The full training function is here:

def training( epochs, model, optimizer, criterion, train_iterator, valid_iterator ):

	"""

	USAGE:
		MODEL 		= LSTMClassifier( HIDDEN_SIZE, INPUT_SIZE, VOCAB_SIZE )
		OPTIMIZER 	= optim.Adam(model.parameters(), lr=2e-2)  	# for e.g. of model, see: "class LSTMClassifier", lr is learning_rate
		CRITERION 	= nn.CrossEntropyLoss() 					# loss calculation choice, for strictly binary try CTRL+F: "BCE on page 83 of PyTorch for Deep Learning - O'Reilly"
		train( N_EPOCHS, MODEL, OPTIMIZER, CRITERION, train_iterator, valid_iterator )

	"""

	for epoch in range(1, epochs+1):

		training_loss 	= 0.0 # restart
		valid_loss 		= 0.0 # ^

		#
		# Training set learning
		#
		model.train() 	# recursion? or is this a method within LSTMClassifier

		#pdb.set_trace()

		for batch_idx, batch in enumerate(train_iterator):

			#pdb.set_trace()

			#model.zero_grad() 						# 1. restart [the gradients (?)]

			optimizer.zero_grad() 						# 1. restart [the gradients (?)]

			predict = model( batch.sequence )

			# if len(predict.shape)==2: # if num_layers = 1, then we wrap it in a list else, later we get slicing errors
			# 	#print("Layers is 1")
			# 	predict = [model( batch.sequence )] 			# 2. predict [the output labels]
			# 	#pdb.set_trace()
			# else:
			# 	pass
			
			#pdb.set_trace()

			####################

			## machine test layer 0 

			pdb.set_trace() ## @20201120 - debugging - expected input batch+size (2) to match target batch_size (512) @LATEST

			loss = criterion( predict, batch.label )# 3. loss [check mistaken predictions via criterion]

			# }} // {{ 

			# ## machine test layer 1
			# loss = criterion( predict[-1], batch.label )# 3. loss [check mistaken predictions via criterion]

			####################

			loss.backward() 						# 4. backward [backpropagate to learn from mistakes]
			optimizer.step() 						# 5. optimise [the gradient changes to given learning rate]
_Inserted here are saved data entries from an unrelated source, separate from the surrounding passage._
// mavg_nary: streaming moving average built from the n-ary adder form,
//   y_k = (x_k + x_{k-1} + x_{k-2}) / 4 for every new sample x_k.
//
// Addition is commutative and associative, so the three-input sum of
// consecutive samples can reuse a partial sum instead of keeping a
// three-entry queue and separate pipeline registers. The structure is:
//
//   x ──► B1 ──► B2 ──► (+) ──► B3 ──► (+) ──► /4 ──► OUT
//         │              ▲              ▲
//         └──────────────┴──────────────┘
//
// B1 and B2 delay the input by one and two samples. The first adder adds B1
// and B2, and B3 registers that partial sum. The second adder adds B3 and
// B1, which gives x_k + x_{k-1} + x_{k-2} once x_k is in B1. The adder and
// register arrangement follows the source's drawing of this alternative
// datapath. The divide by 4 (a fixed two-bit shift), the output register
// and the valid handshake are this design's, taken from the surrounding
// pipelined version of the same filter.
//
// Interface and timing: a sample on `din` is taken on a clock with
// `in_valid` high (B1, B2 and B3 all advance together). On the next clock
// OUT takes the result, and `out_valid` is high for one cycle, from the
// third sample after `clr` or reset on. `clr` restarts the stream: it
// empties the window count (a result already due is still delivered) but
// does not clear the data registers.
// Unsigned W-bit samples, W-bit results.
module mavg_nary #(
  parameter int unsigned W = 16
) (
  input  logic         clk,
  input  logic         rst_n,
  input  logic         clr,
  input  logic         in_valid,
  input  logic [W-1:0] din,
  output logic         out_valid,
  output logic [W-1:0] dout
);

  logic [W-1:0] b1, b2;
  logic [W:0]   b3;        // x_{k-1} + x_{k-2}, one bit wider
  logic [W:0]   part;      // b1 + b2
  logic [W+1:0] sum;       // b3 + b1
  logic [1:0]   fill;      // samples in the window, saturates at 3
  logic         fresh;     // a sample entered on the previous clock

  adder #(.W(W)) u_add1 (.a(b1), .b(b2), .y(part));
  adder #(.W(W + 1)) u_add2 (.a(b3), .b({1'b0, b1}), .y(sum));

  always_ff @(posedge clk or negedge rst_n) begin
    if (!rst_n) begin
      b1 <= '0;
      b2 <= '0;
      b3 <= '0;
    end else if (in_valid && !clr) begin
      b1 <= din;
      b2 <= b1;
      b3 <= part;
    end
  end

  always_ff @(posedge clk or negedge rst_n) begin
    if (!rst_n) begin
      fill      <= '0;
      fresh     <= 1'b0;
      out_valid <= 1'b0;
      dout      <= '0;
    end else begin
      fresh     <= in_valid && !clr;
      out_valid <= 1'b0;
      if (clr)                       fill <= '0;
      else if (in_valid && fill != 2'd3) fill <= fill + 1'b1;
      if (fresh && fill == 2'd3) begin
        dout      <= sum[W+1:2];
        out_valid <= 1'b1;
      end
    end
  end

endmodule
			training_loss += loss.data.item() * batch.sequence.size(0) # accumulate losses for summary prints

		training_loss /= len(train_iterator) # account for the size of dataset

		model.eval() # @TODO: wtf?

		#
		# Validation set learning
		#
		correct = 0
		total 	= 0
		for batch_idx, batch in enumerate(valid_iterator):

			predict = model( batch.sequence ) 				# 1. prediction
			
			# if len(predict.shape)==2: # if num_layers = 1, then we wrap it in a list else, later we get slicing errors
			# 	#print("Layers is 1")
			# 	predict = [model( batch.sequence )] 			# 2. predict [the output labels]
			# 	#pdb.set_trace()
			# else:
			# 	pass


			####################

			## machine layer 0 - when num_layers = 2
			loss = criterion( predict, batch.label ) 	# 2. loss 

			# }} // {{

			# ## machine layer n - when num_layers = 2
			# loss = criterion( predict[-1], batch.label ) 	# 2. loss 
		
			####################

			valid_loss += loss.data.item() * batch.sequence.size(0) 	#  accumulate losses for validation set

			## neater
			# accuracy updates

			####################

			## machine test layer 0 - when num_layers = 2
			preds 	= predict.data.max(1, keepdim=True)[1]  # getting all predicted output classes for entire batch as a vector

			# }} // {{ 

			# ## machine test layer n - when num_layers = 2
			# preds 	= predict[-1].data.max(1, keepdim=True)[1]  # getting all predicted output classes for entire batch as a vector

			####################


			# ## default - when num_layers = 1 
			# preds 	= predict.data.max(1, keepdim=True)[1]  # getting all predicted output classes for entire batch as a vector
			# correct += float(preds.eq(batch.label.data.view_as(preds)).cpu().sum()) # compare predictions to actual validation set class outputs, and sums the correct answers
			
			#######################

			## machine test layer 0  - when num_layers = 2
			# accuracy updates
			correct += float(predict.data.max(1, keepdim=True)[1].eq(batch.label.data.view_as(predict.data.max(1, keepdim=True)[1])).cpu().sum())

			# }} // {{ 

			# ## machine test layer n  - when num_layers = 2
			# # accuracy updates
			# correct += float(predict[-1].data.max(1, keepdim=True)[1].eq(batch.label.data.view_as(predict[-1].data.max(1, keepdim=True)[1])).cpu().sum())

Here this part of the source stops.